Stored items:
========================================================================

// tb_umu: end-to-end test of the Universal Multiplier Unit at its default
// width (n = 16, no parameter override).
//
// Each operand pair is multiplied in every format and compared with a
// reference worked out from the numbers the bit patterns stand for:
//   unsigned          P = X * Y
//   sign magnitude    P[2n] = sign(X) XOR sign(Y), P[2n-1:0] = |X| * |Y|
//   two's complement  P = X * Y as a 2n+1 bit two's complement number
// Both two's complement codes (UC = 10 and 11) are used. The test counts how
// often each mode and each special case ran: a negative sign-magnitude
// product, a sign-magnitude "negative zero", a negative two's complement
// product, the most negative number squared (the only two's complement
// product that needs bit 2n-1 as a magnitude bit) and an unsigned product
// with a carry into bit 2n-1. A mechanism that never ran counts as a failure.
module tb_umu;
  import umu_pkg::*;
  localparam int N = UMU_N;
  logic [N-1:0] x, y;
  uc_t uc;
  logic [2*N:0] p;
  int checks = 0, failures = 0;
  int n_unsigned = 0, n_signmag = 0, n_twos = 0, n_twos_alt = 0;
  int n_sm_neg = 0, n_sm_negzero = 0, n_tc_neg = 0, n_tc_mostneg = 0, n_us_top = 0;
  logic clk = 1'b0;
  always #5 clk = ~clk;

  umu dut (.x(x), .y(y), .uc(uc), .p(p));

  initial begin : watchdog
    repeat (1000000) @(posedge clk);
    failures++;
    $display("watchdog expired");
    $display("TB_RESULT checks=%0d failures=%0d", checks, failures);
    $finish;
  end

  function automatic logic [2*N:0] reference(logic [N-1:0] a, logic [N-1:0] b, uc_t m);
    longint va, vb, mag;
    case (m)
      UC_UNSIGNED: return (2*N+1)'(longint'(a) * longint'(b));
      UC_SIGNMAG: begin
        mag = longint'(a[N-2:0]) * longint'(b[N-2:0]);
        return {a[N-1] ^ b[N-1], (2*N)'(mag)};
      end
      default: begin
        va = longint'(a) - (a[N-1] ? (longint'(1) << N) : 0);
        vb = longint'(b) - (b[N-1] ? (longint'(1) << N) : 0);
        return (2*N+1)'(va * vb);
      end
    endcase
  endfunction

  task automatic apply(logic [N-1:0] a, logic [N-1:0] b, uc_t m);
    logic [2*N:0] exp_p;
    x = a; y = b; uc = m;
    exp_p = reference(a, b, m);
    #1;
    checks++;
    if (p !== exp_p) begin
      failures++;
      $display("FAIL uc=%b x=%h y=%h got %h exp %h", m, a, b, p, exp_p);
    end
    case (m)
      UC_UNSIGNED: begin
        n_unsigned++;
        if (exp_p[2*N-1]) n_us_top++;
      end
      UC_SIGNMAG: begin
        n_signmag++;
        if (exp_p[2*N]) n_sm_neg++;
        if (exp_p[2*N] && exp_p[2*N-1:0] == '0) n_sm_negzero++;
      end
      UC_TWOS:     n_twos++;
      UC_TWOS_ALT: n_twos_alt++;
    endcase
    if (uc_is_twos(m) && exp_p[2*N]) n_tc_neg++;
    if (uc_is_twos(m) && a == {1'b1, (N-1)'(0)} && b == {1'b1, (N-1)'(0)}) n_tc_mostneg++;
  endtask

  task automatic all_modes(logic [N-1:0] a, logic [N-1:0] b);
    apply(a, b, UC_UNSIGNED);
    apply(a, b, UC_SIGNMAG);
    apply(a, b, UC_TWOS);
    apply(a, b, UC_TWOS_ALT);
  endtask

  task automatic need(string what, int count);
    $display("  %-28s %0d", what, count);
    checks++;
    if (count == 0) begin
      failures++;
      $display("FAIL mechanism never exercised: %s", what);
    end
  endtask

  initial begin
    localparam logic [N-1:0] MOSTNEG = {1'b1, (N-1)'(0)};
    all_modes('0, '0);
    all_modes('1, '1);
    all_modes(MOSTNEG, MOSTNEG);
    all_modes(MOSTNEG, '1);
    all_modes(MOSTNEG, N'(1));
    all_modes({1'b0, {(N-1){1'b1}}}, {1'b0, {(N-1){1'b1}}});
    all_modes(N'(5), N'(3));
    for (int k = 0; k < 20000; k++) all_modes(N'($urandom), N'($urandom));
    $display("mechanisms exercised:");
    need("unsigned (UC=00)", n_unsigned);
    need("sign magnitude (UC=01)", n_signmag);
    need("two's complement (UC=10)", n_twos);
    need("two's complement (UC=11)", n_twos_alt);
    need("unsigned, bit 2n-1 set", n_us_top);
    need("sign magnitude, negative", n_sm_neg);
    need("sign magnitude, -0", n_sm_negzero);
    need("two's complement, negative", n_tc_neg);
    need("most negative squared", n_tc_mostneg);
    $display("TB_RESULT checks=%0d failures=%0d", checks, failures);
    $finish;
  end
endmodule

========================================================================

§ What to do: Please reproduce exactly the lines from the first one of the records above through the line containing "an unsigned product", both included, and nothing else.

§ Exercise solution:
// tb_umu: end-to-end test of the Universal Multiplier Unit at its default
// width (n = 16, no parameter override).
//
// Each operand pair is multiplied in every format and compared with a
// reference worked out from the numbers the bit patterns stand for:
//   unsigned          P = X * Y
//   sign magnitude    P[2n] = sign(X) XOR sign(Y), P[2n-1:0] = |X| * |Y|
//   two's complement  P = X * Y as a 2n+1 bit two's complement number
// Both two's complement codes (UC = 10 and 11) are used. The test counts how
// often each mode and each special case ran: a negative sign-magnitude
// product, a sign-magnitude "negative zero", a negative two's complement
// product, the most negative number squared (the only two's complement
// product that needs bit 2n-1 as a magnitude bit) and an unsigned product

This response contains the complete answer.